SDF Cluster Is Now in Maintenance - gilesgate
https://status.sdf.org/
======
gilesgate
SDF is changing its main PAUX server.

> Broadcast Message from smj@sdf > (/dev/pts/83) at 19:17 UTC... > > > The AMD
> Opteron 150 known as 'sdf' will now be retired. > A new 'sdf' is standing by
> to take its place with 8 cores > and 16GB of RAM. > Please stand by for a
> final shutdown of 'sdf'. > The swap should only take a minute or so > > > >
> Broadcast Message from smj@sdf > (/dev/console) at 19:21 UTC... > > > Good
> Night AMD Opteron 150 host known as 'sdf'. > You have served us well for 9
> years. > > Final power off in 30 seconds > > Connection to sdf.org closed by
> remote host. > Connection to sdf.org closed.

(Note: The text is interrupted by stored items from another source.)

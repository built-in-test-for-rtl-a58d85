// dp_c3a2m -- kernel of the c3a2m data path: o = ((a+b)*c + d)*e + f.
//
// Three adders and two multipliers in a chain, one register after each
// operator, with delay registers on c, d, e and f so that every operand meets
// the chain at the right time (1, 2, 3 and 4 delay registers, as drawn in the
// document). Every input reaches the final adder through four internal
// registers: a balanced kernel of sequential depth 4. The final adder is
// combinational and feeds the output register outside this module. 8-bit
// words; products keep their 8 low bits and sums drop their carry.
// Internal registers clear asynchronously on rst_n (this design's choice).
//
// Timing: o depends on the inputs of four clocks earlier.
module dp_c3a2m #(
  parameter int unsigned W = 8
) (
  input  logic         clk,
  input  logic         rst_n,
  input  logic [W-1:0] a, b, c, d, e, f,
  output logic [W-1:0] o
);
  logic [W-1:0] s1, p1, s2, p2;           // chain registers
  logic [W-1:0] c1;                       // c delayed once
  logic [W-1:0] d1, d2;                   // d delayed twice
  logic [W-1:0] e1, e2, e3;               // e delayed three times
  logic [W-1:0] f1, f2, f3, f4;           // f delayed four times

  always_ff @(posedge clk or negedge rst_n) begin
    if (!rst_n) begin
      {s1, p1, s2, p2} <= '0;
      c1 <= '0;
      {d1, d2} <= '0;
      {e1, e2, e3} <= '0;
      {f1, f2, f3, f4} <= '0;
    end else begin
      s1 <= a + b;
      c1 <= c;
      p1 <= W'(s1 * c1);
      s2 <= p1 + d2;
      p2 <= W'(s2 * e3);
      {d2, d1}         <= {d1, d};
      {e3, e2, e1}     <= {e2, e1, e};
      {f4, f3, f2, f1} <= {f3, f2, f1, f};
    end
  end

  assign o = p2 + f4;
endmodule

Direct SSH to sdf.org doesn't currently work, but you can login by connecting
directly to the IP: `ssh user@205.166.94.16`.

The new MOTD, welcoming the new hosts:

> Welcome to the new tty.sdf.org! > > Hosts 'sdf', 'miku' and 'faeroes' have
> upgraded from AMD Opteron 150s w/ 2G > to dual Intel Xeon E5345 8 cores with
> 16GB of memory. > > Finally, welcome back host 'otaku'!